● YOUR ASSIGNMENT: Could you filter the records below and keep only the lines with the word "right"?

== DATA FOR THE TASK

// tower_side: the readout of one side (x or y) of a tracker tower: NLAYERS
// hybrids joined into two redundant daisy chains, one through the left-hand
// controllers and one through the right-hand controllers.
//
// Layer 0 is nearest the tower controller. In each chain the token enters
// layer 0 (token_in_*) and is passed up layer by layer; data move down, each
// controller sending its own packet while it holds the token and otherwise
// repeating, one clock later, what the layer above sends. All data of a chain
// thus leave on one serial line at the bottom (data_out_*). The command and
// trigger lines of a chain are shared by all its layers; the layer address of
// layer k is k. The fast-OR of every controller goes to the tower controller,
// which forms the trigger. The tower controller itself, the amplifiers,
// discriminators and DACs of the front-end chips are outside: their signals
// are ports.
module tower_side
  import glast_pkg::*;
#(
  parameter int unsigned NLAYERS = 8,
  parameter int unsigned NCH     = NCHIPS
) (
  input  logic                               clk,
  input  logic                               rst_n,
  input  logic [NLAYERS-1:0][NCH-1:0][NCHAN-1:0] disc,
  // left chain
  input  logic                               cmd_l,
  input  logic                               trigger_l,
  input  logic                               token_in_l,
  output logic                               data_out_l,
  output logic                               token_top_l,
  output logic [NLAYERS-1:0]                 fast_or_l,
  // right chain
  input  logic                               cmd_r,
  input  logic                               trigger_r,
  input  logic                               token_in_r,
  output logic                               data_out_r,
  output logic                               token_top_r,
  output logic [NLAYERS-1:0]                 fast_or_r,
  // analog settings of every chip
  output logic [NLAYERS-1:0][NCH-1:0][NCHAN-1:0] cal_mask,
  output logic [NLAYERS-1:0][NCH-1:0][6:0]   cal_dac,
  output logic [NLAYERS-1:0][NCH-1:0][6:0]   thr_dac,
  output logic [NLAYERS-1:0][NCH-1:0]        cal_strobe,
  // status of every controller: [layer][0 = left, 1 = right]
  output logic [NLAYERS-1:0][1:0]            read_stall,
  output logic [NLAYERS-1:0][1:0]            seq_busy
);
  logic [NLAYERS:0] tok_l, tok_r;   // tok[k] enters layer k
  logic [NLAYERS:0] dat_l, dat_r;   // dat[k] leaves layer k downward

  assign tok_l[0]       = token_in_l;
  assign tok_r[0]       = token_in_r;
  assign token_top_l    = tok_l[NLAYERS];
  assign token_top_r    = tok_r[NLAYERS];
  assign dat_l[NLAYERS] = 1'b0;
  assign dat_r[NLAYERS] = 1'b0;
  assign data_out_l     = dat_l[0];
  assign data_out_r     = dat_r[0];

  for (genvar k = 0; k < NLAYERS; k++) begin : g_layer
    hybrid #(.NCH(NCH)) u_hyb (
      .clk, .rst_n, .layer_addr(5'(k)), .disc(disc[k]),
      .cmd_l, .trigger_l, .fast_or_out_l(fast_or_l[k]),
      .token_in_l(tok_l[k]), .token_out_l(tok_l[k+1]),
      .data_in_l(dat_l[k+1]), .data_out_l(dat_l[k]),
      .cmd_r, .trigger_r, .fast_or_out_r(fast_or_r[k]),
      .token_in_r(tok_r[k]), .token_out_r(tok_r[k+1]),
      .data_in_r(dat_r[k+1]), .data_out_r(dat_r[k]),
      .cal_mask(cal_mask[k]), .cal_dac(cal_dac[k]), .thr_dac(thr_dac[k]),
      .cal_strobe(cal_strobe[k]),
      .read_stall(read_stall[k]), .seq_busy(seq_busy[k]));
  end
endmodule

====
== DATA FOR THE TASK

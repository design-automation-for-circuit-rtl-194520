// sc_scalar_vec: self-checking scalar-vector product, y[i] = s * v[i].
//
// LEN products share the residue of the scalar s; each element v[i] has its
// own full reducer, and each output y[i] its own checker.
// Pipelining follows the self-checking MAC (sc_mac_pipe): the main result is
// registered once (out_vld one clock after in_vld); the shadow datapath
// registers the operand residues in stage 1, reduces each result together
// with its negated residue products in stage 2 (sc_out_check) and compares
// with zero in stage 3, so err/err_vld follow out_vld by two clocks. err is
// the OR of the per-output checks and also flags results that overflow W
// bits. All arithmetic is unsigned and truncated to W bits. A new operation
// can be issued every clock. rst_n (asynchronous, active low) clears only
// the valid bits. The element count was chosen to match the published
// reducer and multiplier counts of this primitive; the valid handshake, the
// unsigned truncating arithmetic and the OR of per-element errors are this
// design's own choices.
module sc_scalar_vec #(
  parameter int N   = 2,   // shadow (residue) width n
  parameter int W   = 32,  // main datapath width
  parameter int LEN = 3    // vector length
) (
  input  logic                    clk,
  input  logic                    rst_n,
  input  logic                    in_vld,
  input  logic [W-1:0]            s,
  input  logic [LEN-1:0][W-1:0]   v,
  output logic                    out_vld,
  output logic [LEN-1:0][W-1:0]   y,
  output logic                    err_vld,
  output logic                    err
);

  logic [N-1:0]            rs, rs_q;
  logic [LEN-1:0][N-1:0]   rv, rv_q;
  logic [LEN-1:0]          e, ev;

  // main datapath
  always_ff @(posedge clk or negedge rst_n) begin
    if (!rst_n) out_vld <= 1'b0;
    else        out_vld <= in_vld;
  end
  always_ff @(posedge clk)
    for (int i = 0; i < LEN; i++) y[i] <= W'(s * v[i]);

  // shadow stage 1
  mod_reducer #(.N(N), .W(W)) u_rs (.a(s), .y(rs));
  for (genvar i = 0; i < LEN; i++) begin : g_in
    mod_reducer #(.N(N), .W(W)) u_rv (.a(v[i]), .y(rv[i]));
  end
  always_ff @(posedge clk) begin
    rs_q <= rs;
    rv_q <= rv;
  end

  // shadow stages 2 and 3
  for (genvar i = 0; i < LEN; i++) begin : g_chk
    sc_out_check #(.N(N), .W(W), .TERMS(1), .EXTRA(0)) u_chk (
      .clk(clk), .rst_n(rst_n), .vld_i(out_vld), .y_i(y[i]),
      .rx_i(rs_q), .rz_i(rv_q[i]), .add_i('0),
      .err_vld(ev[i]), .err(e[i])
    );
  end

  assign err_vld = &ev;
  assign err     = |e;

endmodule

====
== DATA FOR THE TASK

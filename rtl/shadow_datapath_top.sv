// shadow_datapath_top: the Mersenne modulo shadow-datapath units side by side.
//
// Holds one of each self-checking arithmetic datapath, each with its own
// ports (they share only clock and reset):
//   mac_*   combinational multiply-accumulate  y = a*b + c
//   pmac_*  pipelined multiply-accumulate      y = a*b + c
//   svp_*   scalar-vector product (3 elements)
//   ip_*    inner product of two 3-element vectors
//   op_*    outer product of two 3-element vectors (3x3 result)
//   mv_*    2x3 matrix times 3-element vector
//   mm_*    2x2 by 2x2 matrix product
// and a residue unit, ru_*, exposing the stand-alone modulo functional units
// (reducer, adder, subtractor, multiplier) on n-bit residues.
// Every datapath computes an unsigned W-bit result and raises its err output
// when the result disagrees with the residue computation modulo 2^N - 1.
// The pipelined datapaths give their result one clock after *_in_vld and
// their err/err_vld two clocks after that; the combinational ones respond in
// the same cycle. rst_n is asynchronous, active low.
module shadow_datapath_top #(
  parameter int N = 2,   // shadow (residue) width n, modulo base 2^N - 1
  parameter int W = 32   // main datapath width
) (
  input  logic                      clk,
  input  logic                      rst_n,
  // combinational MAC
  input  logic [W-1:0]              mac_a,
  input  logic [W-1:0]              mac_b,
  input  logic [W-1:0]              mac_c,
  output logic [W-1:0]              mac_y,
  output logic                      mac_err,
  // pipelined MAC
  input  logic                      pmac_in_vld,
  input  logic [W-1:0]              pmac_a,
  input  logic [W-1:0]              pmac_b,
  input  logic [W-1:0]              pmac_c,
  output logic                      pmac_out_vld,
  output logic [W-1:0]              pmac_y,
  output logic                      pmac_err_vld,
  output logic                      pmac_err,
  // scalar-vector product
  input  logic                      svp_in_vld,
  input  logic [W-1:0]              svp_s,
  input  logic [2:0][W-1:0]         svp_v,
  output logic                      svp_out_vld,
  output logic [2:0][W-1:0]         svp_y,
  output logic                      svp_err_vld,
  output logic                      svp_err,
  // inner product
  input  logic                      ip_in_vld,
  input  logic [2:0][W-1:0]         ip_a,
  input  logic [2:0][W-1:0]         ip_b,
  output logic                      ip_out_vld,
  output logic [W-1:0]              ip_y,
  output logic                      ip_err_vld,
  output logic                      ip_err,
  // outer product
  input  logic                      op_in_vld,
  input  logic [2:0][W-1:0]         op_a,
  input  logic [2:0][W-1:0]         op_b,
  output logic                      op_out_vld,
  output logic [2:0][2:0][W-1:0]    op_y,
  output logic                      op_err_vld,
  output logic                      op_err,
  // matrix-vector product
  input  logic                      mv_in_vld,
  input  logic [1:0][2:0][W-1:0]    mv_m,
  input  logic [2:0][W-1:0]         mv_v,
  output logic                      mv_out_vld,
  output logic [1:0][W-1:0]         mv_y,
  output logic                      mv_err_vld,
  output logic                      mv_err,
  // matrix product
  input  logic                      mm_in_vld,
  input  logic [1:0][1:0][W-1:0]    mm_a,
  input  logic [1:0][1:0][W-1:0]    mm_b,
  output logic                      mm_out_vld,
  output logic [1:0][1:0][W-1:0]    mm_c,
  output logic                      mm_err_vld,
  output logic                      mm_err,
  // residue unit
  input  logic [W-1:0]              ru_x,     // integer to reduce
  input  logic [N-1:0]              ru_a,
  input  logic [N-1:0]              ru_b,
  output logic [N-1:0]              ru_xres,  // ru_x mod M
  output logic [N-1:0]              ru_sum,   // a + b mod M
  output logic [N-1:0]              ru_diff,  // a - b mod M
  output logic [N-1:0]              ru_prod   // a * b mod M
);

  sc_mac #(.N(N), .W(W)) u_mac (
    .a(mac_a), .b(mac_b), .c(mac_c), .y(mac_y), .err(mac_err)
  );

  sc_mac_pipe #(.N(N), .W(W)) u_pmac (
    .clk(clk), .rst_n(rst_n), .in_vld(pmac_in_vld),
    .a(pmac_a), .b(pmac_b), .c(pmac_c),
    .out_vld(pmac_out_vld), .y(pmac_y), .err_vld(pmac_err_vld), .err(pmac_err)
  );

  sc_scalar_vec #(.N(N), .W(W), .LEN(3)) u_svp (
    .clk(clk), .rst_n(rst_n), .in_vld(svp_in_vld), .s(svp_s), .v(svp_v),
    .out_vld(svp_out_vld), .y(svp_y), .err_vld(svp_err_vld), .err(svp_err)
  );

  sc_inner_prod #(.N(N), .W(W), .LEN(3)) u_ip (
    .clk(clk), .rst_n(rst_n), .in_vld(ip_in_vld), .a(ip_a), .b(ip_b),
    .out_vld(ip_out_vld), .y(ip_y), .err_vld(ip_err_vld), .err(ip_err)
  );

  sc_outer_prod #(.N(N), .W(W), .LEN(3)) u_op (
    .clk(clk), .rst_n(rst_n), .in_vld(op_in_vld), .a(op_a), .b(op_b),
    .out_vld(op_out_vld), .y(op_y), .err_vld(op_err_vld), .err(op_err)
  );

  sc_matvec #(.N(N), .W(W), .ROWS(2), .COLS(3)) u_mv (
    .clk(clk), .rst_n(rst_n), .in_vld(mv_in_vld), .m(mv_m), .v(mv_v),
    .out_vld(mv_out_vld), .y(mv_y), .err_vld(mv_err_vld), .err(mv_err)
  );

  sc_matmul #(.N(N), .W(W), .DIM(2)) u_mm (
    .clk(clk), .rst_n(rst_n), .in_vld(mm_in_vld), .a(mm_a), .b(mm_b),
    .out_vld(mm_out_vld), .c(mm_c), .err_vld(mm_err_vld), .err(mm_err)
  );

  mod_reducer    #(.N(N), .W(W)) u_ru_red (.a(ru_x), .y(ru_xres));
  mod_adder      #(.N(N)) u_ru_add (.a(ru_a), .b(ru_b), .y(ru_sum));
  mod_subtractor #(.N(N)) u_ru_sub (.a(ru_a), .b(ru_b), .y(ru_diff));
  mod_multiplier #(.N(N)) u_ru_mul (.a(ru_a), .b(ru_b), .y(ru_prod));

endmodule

====

● WRITTEN RESPONSE:
// controllers and one through the right-hand controllers.
  // right chain
  // status of every controller: [layer][0 = left, 1 = right]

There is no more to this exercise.